Hardwarez, the third LP by Master Boot Record (aka MBR) on Metal Blade, sees multi-instrumentalist mastermind Vittorio D'Amore (aka Victor Love) aurally exploring the duality of technology and humanity in 9 intense and incandescent tracks. The LP, which follows 2022’s Personal Computer and 2020’s Floppy Disk Overdrive, comes from the expansive mind of Love, an Italian producer who emerged from the underground as an anonymous project in 2016 to create the soundtrack for the cyberpunk point-and-click adventure game VirtuaVerse. The project seamlessly evolved into a standalone entity, releasing over 14 albums in just a few years.
To create Hardwarez, the technologist worked by live streaming his desktop on YouTube while composing new music.
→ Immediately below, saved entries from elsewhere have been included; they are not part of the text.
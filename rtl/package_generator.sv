// package_generator: merges the two packet sources of a STARE lane into the stream for the
// UDP interface: new packets from the package slicer and packets read back from the frame
// store for re-transmission (the RUDP path, used when the server lost a frame).
// Whole packets are switched, never interleaved; between packets a waiting re-transmission
// goes first. Sequence number and length travel with each packet; out_retx marks a
// re-transmitted one. All streams are 64-bit valid/ready with last. The merge of the two
// sources follows the document; the priority rule is this design's choice.
// Timing: one word per clock while out_ready is high; the source is chosen when a packet starts.
module package_generator (
  input  logic         clk,
  input  logic         rst_n,
  input  logic         new_valid,
  output logic         new_ready,
  input  logic [63:0]  new_data,
  input  logic         new_last,
  input  logic [15:0]  new_len,
  input  logic [31:0]  new_seq,
  input  logic         rtx_valid,
  output logic         rtx_ready,
  input  logic [63:0]  rtx_data,
  input  logic         rtx_last,
  input  logic [15:0]  rtx_len,
  input  logic [31:0]  rtx_seq,
  output logic         out_valid,
  input  logic         out_ready,
  output logic [63:0]  out_data,
  output logic         out_last,
  output logic [15:0]  out_len,
  output logic [31:0]  out_seq,
  output logic         out_retx
);
  logic busy, sel;      // sel = 1: re-transmission
  logic cur;
  assign cur = busy ? sel : rtx_valid;

  always_comb begin
    if (cur) begin
      out_valid = rtx_valid; out_data = rtx_data; out_last = rtx_last;
      out_len = rtx_len; out_seq = rtx_seq;
    end else begin
      out_valid = new_valid; out_data = new_data; out_last = new_last;
      out_len = new_len; out_seq = new_seq;
    end
    out_retx  = cur;
    rtx_ready = cur && out_ready;
    new_ready = !cur && out_ready;
  end

  always_ff @(posedge clk or negedge rst_n) begin
    if (!rst_n) begin
      busy <= 1'b0; sel <= 1'b0;
    end else if (out_valid && out_ready) begin
      busy <= !out_last;
      sel  <= cur;
    end
  end
endmodule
Everything is programmed via MIDI. “The very first song I wrote is actually also the first single, “CPU,” he says. “Even though the other songs on the album have a quite different style, the type of riffing and the different melodic section of this track worked as a base to upgrade the sound before moving forward.” “CPU” is also where Love decided to test the real guitar overdubs and was inspired by the results.
“With every album I’ve upgraded bits of the sounds, adding new layers,” he says. “In Hardwarez the core sounds for synth guitars, leads and pads are still those that constitute the trademark MBR sound, but what makes this album very different is the addition of guitar overdubs that play along synth guitars for both the rhythmic and solo sections.”
Intensive touring augmented with live musicians helped Love to make the decision to include real guitars to achieve a massive sound and boost the enhanced frequency spectrum of the instrument. “On this record there are a lot of heavy riffs with palm muting and my lead guitarist Shreddy recorded most of those leads and solos as well playing in unison with synth leads and adding extra energy to them.”